From what I see there are 2 cases:
- Fixed allocations, usually the case with raw encoders. Currently,
  the packet is always a full malloc (probably ends up as a mmap
  syscall if the size is big), but an additional copy of the packet at
  a later point is avoided when ref-ing or dup-ing the packet.
- Variable allocations, where the encoder has a (usually rather high)
  worst case estimation and wants a buffer of this size. Later the
  buffer is trimmed to avoid wasting memory. Currently, this is done
  by encoding to a "static" buffer, and then copying it to a new
  correctly sized buffer when the packet is referenced or dup-ed.
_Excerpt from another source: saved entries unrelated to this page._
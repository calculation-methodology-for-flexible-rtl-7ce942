// Carry-save adder: a row of W full adders (3:2 counters) that reduces
// three W-bit vectors to a sum vector and a carry vector with
// a + b + c = s + cy (mod 2^W). The carry vector is already shifted one
// position left; the carry out of the top bit is dropped, which is exact
// whenever the true total fits in W bits (always the case inside the
// multiplier, whose partial sums never exceed the 8k-bit product).
// Combinational, two complex-gate delays.
module csa #(
  parameter int unsigned W = 64
) (
  input  logic [W-1:0] a,
  input  logic [W-1:0] b,
  input  logic [W-1:0] c,
  output logic [W-1:0] s,
  output logic [W-1:0] cy
);

  // Majority of the lower W-1 bit columns; the top column's carry would
  // leave the vector.
  logic [W-2:0] maj;

  always_comb begin
    s   = a ^ b ^ c;
    maj = (a[W-2:0] & b[W-2:0]) | (a[W-2:0] & c[W-2:0]) | (b[W-2:0] & c[W-2:0]);
    cy  = {maj, 1'b0};
  end

endmodule
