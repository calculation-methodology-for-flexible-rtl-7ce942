// Testbench of the carry-save adder (W = 64): random and extreme vectors;
// the sum vector must be the bitwise XOR and sum + carry must equal the
// three-input sum modulo 2^64, with bit 0 of the carry vector zero.
module tb_csa;
  localparam int W = 64;
  logic [W-1:0] a, b, c, s, cy;
  int checks = 0, failures = 0;

  csa #(.W(W)) dut (.a(a), .b(b), .c(c), .s(s), .cy(cy));

  initial begin
    #100000;
    failures++;
    $display("TB_RESULT checks=%0d failures=%0d", checks, failures);
    $finish;
  end

  initial begin
    for (int t = 0; t < 5000; t++) begin
      if (t == 0) begin a = '1; b = '1; c = '1; end
      else begin
        a = {$urandom, $urandom}; b = {$urandom, $urandom}; c = {$urandom, $urandom};
      end
      #1;
      checks++;
      if (W'(s + cy) != W'(a + b + c) || s != (a ^ b ^ c) || cy[0] != 1'b0) begin
        failures++;
        if (failures < 10) $display("FAIL %h %h %h -> %h %h", a, b, c, s, cy);
      end
    end
    $display("TB_RESULT checks=%0d failures=%0d", checks, failures);
    $finish;
  end
endmodule
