// Addition stage of the scalar product: an adder whose output is fed back
// through a register, so that successive products are summed.
//
// clr loads zero (the start of a new scalar product), en adds the input to
// the running sum. The sum is W = 2n bits wide, the width of the product
// and of the result bus. Products of fractions in [0, 1) can add up to more
// than one, so the carry out of the top bit is kept as a sticky overflow
// flag that clr clears; the flag is this design's addition. Both act on the
// rising clock edge; rst_n is an asynchronous active-low reset. If clr and
// en are high together the register loads the input (a new sum starts with
// this product).
module dot_accumulator #(
  parameter int unsigned W = 64
) (
  input  logic         clk,
  input  logic         rst_n,
  input  logic         clr,
  input  logic         en,
  input  logic [W-1:0] din,
  output logic [W-1:0] acc,
  output logic         ovf
);

  logic [W:0] sum;

  always_comb sum = {1'b0, acc} + {1'b0, din};

  always_ff @(posedge clk or negedge rst_n) begin
    if (!rst_n) begin
      acc <= '0;
      ovf <= 1'b0;
    end else if (clr && en) begin
      acc <= din;
      ovf <= 1'b0;
    end else if (clr) begin
      acc <= '0;
      ovf <= 1'b0;
    end else if (en) begin
      acc <= sum[W-1:0];
      ovf <= ovf | sum[W];
    end
  end

endmodule
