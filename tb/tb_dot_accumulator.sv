// Testbench of the accumulating adder (W = 64): random sequences of clear,
// enable and data, including sums that overflow, against a 65-bit model of
// the running sum and the sticky overflow flag.
module tb_dot_accumulator;
  localparam int W = 64;
  logic clk = 0, rst_n = 0, clr = 0, en = 0;
  logic [W-1:0] din = '0, acc;
  logic ovf;
  logic [W-1:0] m_acc;
  logic m_ovf;
  int checks = 0, failures = 0, n_ovf = 0;

  dot_accumulator #(.W(W)) dut (.clk(clk), .rst_n(rst_n), .clr(clr), .en(en), .din(din),
                                .acc(acc), .ovf(ovf));

  always #5 clk = ~clk;

  initial begin
    #200000;
    failures++;
    $display("TB_RESULT checks=%0d failures=%0d", checks, failures);
    $finish;
  end

  initial begin
    logic [W:0] s;
    m_acc = '0; m_ovf = 0;
    repeat (2) @(posedge clk);
    rst_n = 1;
    for (int t = 0; t < 5000; t++) begin
      @(negedge clk);
      checks++;
      if (acc != m_acc || ovf != m_ovf) begin
        failures++;
        if (failures < 10) $display("FAIL t=%0d acc %h/%h ovf %0d/%0d", t, acc, m_acc, ovf, m_ovf);
      end
      clr = ($urandom % 8) == 0;
      en  = ($urandom % 4) != 0;
      din = {$urandom, $urandom};
      @(posedge clk);
      #1;
      s = {1'b0, m_acc} + {1'b0, din};
      if (clr && en) begin m_acc = din; m_ovf = 0; end
      else if (clr) begin m_acc = '0; m_ovf = 0; end
      else if (en) begin
        m_acc = s[W-1:0];
        if (s[W] && !m_ovf) n_ovf++;
        m_ovf = m_ovf | s[W];
      end
    end
    checks++;
    if (n_ovf == 0) begin failures++; $display("FAIL no overflow exercised"); end
    $display("TB_RESULT checks=%0d failures=%0d", checks, failures);
    $finish;
  end
endmodule
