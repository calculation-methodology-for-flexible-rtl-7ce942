// Final carry-propagate adder of the flexible multiplier: adds the sum and
// carry vectors chosen by the first result multiplexer. Any adder
// architecture will do; this one is written as a plain W-bit addition and
// left to synthesis (a log-depth adder gives the lg n delay assumed for
// the method). The carry out of bit W-1 is dropped: inside the multiplier
// the total never exceeds the 8k-bit product. Combinational.
module final_adder #(
  parameter int unsigned W = 64
) (
  input  logic [W-1:0] a,
  input  logic [W-1:0] b,
  output logic [W-1:0] y
);

  always_comb y = a + b;

endmodule
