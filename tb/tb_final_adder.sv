// Testbench of the final adder (W = 64): random and carry-chain corner
// cases compared with the 64-bit sum computed by the testbench.
module tb_final_adder;
  localparam int W = 64;
  logic [W-1:0] a, b, y;
  longint unsigned ea, eb;
  int checks = 0, failures = 0;

  final_adder #(.W(W)) dut (.a(a), .b(b), .y(y));

  initial begin
    #100000;
    failures++;
    $display("TB_RESULT checks=%0d failures=%0d", checks, failures);
    $finish;
  end

  initial begin
    for (int t = 0; t < 5000; t++) begin
      case (t)
        0: begin ea = '1; eb = 1; end
        1: begin ea = 64'h0000_ffff_ffff_ffff; eb = 1; end
        default: begin ea = {$urandom, $urandom}; eb = {$urandom, $urandom}; end
      endcase
      a = ea; b = eb;
      #1;
      checks++;
      if (y != ea + eb) begin
        failures++;
        if (failures < 10) $display("FAIL %h + %h = %h", a, b, y);
      end
    end
    $display("TB_RESULT checks=%0d failures=%0d", checks, failures);
    $finish;
  end
endmodule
I suppose the min_size parameter is supposed to select between these
cases dynamically and use the "best" method. I suggest doing the
following instead:

- have a buffer pool in the codec context
- if a packet is allocated with a size larger then the current pool
  size, realloc the buffer pool to that larger size
- likewise, if the requested packet is much smaller than the current
  pool size, you could either resize the pool, or just allocate the
  packet normally (apply clever heuristic 1 here)
- the encoder gets a refcounted packet from the buffer pool
- after encoding, check how much memory is "wasted"
- if too much is wasted (apply clever heuristic 2 here), create a new
  copy (this could even use another buffer pool which might help if the
  encoded packet sizes are usually similar, but maybe it's not worth
  the trouble)

This actually has some potential to be faster (like when the encoder
does fixed allocations, e.g. raw video or audio, no large allocations
are done after a while), and is simpler at least from the encoders
point of view. There can be a single ff_alloc_packet function which
takes a size only.

(But I'd just avoid the need for too many heuristics, and have a
separate function for raw encoders. It would allocate from a buffer
pool.)

Also, why is this all not applied to demuxing? In fact, even when
encoding, a lot of data is copied in avpacket.c, and these were packets
from the demuxer. Doesn't matter?

> also i strongly suggest that this discussion ends now and that we
> return to do usefull work.

I don't agree that it's better to avoid the search for better solutions.